- **INSTRUCTIONS TO FOLLOW**: Your answer should consist of the lines holding "served", copied from the material below.

++++ DATA PROVIDED ++++

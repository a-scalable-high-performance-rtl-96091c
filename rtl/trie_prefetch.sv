// trie_prefetch: next-node prefetch between the trie cache and memory.
//
// The trie table is laid out so that the nodes of one pattern occupy
// consecutive memory words. After every node delivered for address A the
// unit, when enabled, reads A+1 in the background into a one-node prefetch
// buffer while the engine compares. The next request that asks for the
// prefetched address is answered from the buffer (or as soon as the
// prefetch read returns) instead of starting a new external access, so the
// memory latency overlaps with computing, and consecutive reads benefit from
// the memory's shorter burst latency.
//
// Upstream: one-cycle req pulse, one request outstanding, resp_valid one
// cycle after the data is known. Downstream: a load/store-interface client
// (req held until gnt, rvalid pulse with the data). A request that misses
// the buffer while a prefetch read is in flight waits for it, then reads.
//
// Prefetching neighbouring trie nodes follows the source design; the depth
// of one node, the "next address" policy and the handshakes are this
// design's own.
// rst_n is both the asynchronous reset and the disable condition of the
// assertion at the end; a linter may report it as used synchronously and
// asynchronously, which is intended.
module trie_prefetch
  import vdp_pkg::*;
(
  input  logic              clk,
  input  logic              rst_n,
  input  logic              en,
  input  logic              flush,
  // upstream (trie cache)
  input  logic              req,
  input  logic [MEM_AW-1:0] addr,
  output logic              resp_valid,
  output logic [MEM_DW-1:0] resp_data,
  // downstream (load/store interface client)
  output logic              d_req,
  output logic [MEM_AW-1:0] d_addr,
  input  logic              d_gnt,
  input  logic              d_rvalid,
  input  logic [MEM_DW-1:0] d_rdata,
  // statistics
  output logic              ev_demand_read,
  output logic              ev_prefetch_read,
  output logic              ev_pf_hit
);

  typedef enum logic [1:0] {M_IDLE, M_WAIT_PF, M_DREQ, M_DWAIT} mstate_e;
  typedef enum logic [1:0] {P_IDLE, P_REQ, P_WAIT} pstate_e;

  mstate_e           mst;
  pstate_e           pst;
  logic [MEM_AW-1:0] cur_addr;
  logic [MEM_AW-1:0] pf_addr;
  logic [MEM_DW-1:0] pf_data;
  logic              pf_valid;
  logic              pf_done;      // prefetch read returns this cycle
  logic              buf_hit;      // request served from the buffer now
  logic              wait_hit;     // waited request served by returning prefetch
  logic              wait_buf;     // waited request found in the buffer
  logic              wait_miss;    // waited request needs its own read

  always_comb begin
    pf_done   = (pst == P_WAIT) && d_rvalid;
    buf_hit   = (mst == M_IDLE) && req && en && pf_valid && (pf_addr == addr);
    wait_hit  = (mst == M_WAIT_PF) && pf_done && (pf_addr == cur_addr);
    wait_buf  = (mst == M_WAIT_PF) && (pst == P_IDLE) && en && pf_valid && (pf_addr == cur_addr);
    wait_miss = (mst == M_WAIT_PF) && (pst == P_IDLE) && !wait_buf;
    d_req     = (mst == M_DREQ) || (pst == P_REQ);
    d_addr    = (mst == M_DREQ) ? cur_addr : pf_addr;
    ev_demand_read   = (mst == M_DREQ) && d_gnt;
    ev_prefetch_read = (mst != M_DREQ) && (pst == P_REQ) && d_gnt;
    ev_pf_hit        = buf_hit || wait_hit || wait_buf;
  end

  always_ff @(posedge clk or negedge rst_n) begin
    if (!rst_n) begin
      mst        <= M_IDLE;
      pst        <= P_IDLE;
      pf_valid   <= 1'b0;
      pf_addr    <= '0;
      cur_addr   <= '0;
      resp_valid <= 1'b0;
    end else begin
      resp_valid <= 1'b0;
      // prefetch side
      if (pst == P_REQ && mst != M_DREQ && d_gnt) pst <= P_WAIT;
      if (pf_done) begin
        pst      <= P_IDLE;
        pf_valid <= 1'b1;
      end
      // demand side
      unique case (mst)
        M_IDLE: if (req) begin
          cur_addr <= addr;
          if (buf_hit) begin
            resp_valid <= 1'b1;
            pst        <= P_REQ;               // stream on: fetch addr+1
            pf_addr    <= addr + MEM_AW'(1);
            pf_valid   <= 1'b0;
          end else if (pst != P_IDLE) begin
            mst <= M_WAIT_PF;
          end else begin
            mst <= M_DREQ;
          end
        end
        M_WAIT_PF: begin
          if (wait_hit || wait_buf) begin
            resp_valid <= 1'b1;
            mst        <= M_IDLE;
            pst        <= P_REQ;
            pf_addr    <= cur_addr + MEM_AW'(1);
            pf_valid   <= 1'b0;
          end else if (wait_miss) begin
            mst <= M_DREQ;
          end
        end
        M_DREQ: if (d_gnt) mst <= M_DWAIT;
        M_DWAIT: if (d_rvalid) begin
          resp_valid <= 1'b1;
          mst        <= M_IDLE;
          if (en) begin
            pst      <= P_REQ;
            pf_addr  <= cur_addr + MEM_AW'(1);
            pf_valid <= 1'b0;
          end
        end
      endcase
      if (flush) pf_valid <= 1'b0;
    end
  end

  always_ff @(posedge clk) begin
    if (pf_done) pf_data <= d_rdata;
    if (buf_hit || wait_buf) resp_data <= pf_data;
    else if (wait_hit) resp_data <= d_rdata;
    else if (mst == M_DWAIT && d_rvalid) resp_data <= d_rdata;
  end

  // Only one downstream read may be outstanding.
  a_one_outstanding: assert property (@(posedge clk) disable iff (!rst_n)
    !((mst == M_DWAIT) && (pst == P_WAIT)));

endmodule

++++

- **ANSWER TO THIS TASK**:
  logic              buf_hit;      // request served from the buffer now
  logic              wait_hit;     // waited request served by returning prefetch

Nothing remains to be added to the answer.